• PROBLEM: Return each line below holding the string "after".

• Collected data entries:
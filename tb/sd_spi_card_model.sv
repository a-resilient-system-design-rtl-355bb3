// Behavioural model of an SD card in SPI mode, for testbenches only.
//
// Mode 0 slave: samples MOSI on rising SCK, changes MISO after falling SCK
// (and when chip select falls). Command frames are 6 bytes starting with
// 01xxxxxx; the answer follows after one 0xFF byte. Understands CMD0, CMD8,
// CMD16, CMD17, CMD55, ACMD41 (idle for BUSY_ROUNDS polls) and CMD58. A
// CMD17 answer is R1, two 0xFF bytes, the 0xFE start token, 512 data bytes
// and a CRC16. Byte k of the card initially holds pattern(k) (same formula
// as the SD-mode model, so both cards can hold the same image).
module sd_spi_card_model #(
  parameter int unsigned BLOCKS      = 64,
  parameter int unsigned BUSY_ROUNDS = 2
) (
  input  logic sck,
  input  logic csn,
  input  logic mosi,
  output logic miso
);
  import sd_pkg::*;

  logic [7:0] mem [BLOCKS*512];
  logic [7:0] outq [$];
  logic [7:0] frame [6];
  int         nframe;
  logic [7:0] si, so;
  int         bitc;
  bit         app, idle, spi_mode, enabled = 1'b1;
  int unsigned n_acmd41, n_reads, n_cmd;

  function automatic logic [7:0] pattern(input int unsigned k);
    return 8'((k * 7 + 3) ^ (k >> 8));
  endfunction

  initial begin
    for (int unsigned k = 0; k < BLOCKS * 512; k++) mem[k] = pattern(k);
    miso = 1'b1; nframe = 0; bitc = 0; app = 0; idle = 1; spi_mode = 0;
    n_acmd41 = 0; n_reads = 0; n_cmd = 0; so = 8'hFF; si = 8'h00;
  end

  function automatic logic [7:0] next_out();
    if (outq.size() > 0) return outq.pop_front();
    return 8'hFF;
  endfunction

  task automatic r1(input logic [7:0] v);
    outq.push_back(8'hFF);
    outq.push_back(v);
  endtask

  task automatic command();
    logic [5:0]  idx;
    logic [31:0] arg;
    bit          was_app;
    idx = frame[0][5:0];
    arg = {frame[1], frame[2], frame[3], frame[4]};
    was_app = app; app = 0;
    n_cmd++;
    if (!spi_mode && idx != 0) return;
    if (was_app && idx == 6'd41) begin
      n_acmd41++;
      if (n_acmd41 > BUSY_ROUNDS) idle = 0;
      r1({7'd0, idle});
      return;
    end
    unique case (idx)
      6'd0:  begin outq.delete(); spi_mode = 1; idle = 1; n_acmd41 = 0; r1(8'h01); end
      6'd8:  begin r1({7'd0, idle}); outq.push_back(8'h00); outq.push_back(8'h00);
                   outq.push_back({4'd0, arg[11:8]}); outq.push_back(arg[7:0]); end
      6'd55: begin app = 1; r1({7'd0, idle}); end
      6'd58: begin r1({7'd0, idle}); outq.push_back({!idle, 1'b1, 6'h3F});
                   outq.push_back(8'h80); outq.push_back(8'h00); outq.push_back(8'h00); end
      6'd16: r1({7'd0, idle});
      6'd17: begin
        if (idle) r1(8'h05);
        else begin
          logic [15:0] crc;
          int unsigned a;
          a = (arg % BLOCKS) * 512;
          crc = '0;
          r1(8'h00);
          outq.push_back(8'hFF); outq.push_back(8'hFF); outq.push_back(8'hFE);
          for (int k = 0; k < 512; k++) begin
            outq.push_back(mem[a + k]);
            for (int b = 7; b >= 0; b--) crc = crc16_bit(crc, mem[a + k][b]);
          end
          outq.push_back(crc[15:8]); outq.push_back(crc[7:0]);
          n_reads++;
        end
      end
      default: r1({5'd0, 1'b1, 1'b0, idle});   // illegal command
    endcase
  endtask

  always @(negedge csn) begin
    bitc = 0;
    so   = enabled ? next_out() : 8'hFF;
    miso = so[7];
  end

  always @(posedge sck) begin
    if (!csn) begin
      si = {si[6:0], mosi};
      bitc++;
      if (bitc == 8) begin
        if (enabled) begin
          if (nframe == 0 && si[7:6] == 2'b01) begin frame[0] = si; nframe = 1; end
          else if (nframe > 0) begin
            frame[nframe] = si; nframe++;
            if (nframe == 6) begin nframe = 0; command(); end
          end
        end
      end
    end
  end

  always @(negedge sck) begin
    if (!csn) begin
      if (bitc == 8) begin
        bitc = 0;
        so   = enabled ? next_out() : 8'hFF;
      end else begin
        so = {so[6:0], 1'b1};
      end
      miso = so[7];
    end
  end
endmodule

• TASK SOLUTION:
// Mode 0 slave: samples MOSI on rising SCK, changes MISO after falling SCK
// 01xxxxxx; the answer follows after one 0xFF byte. Understands CMD0, CMD8,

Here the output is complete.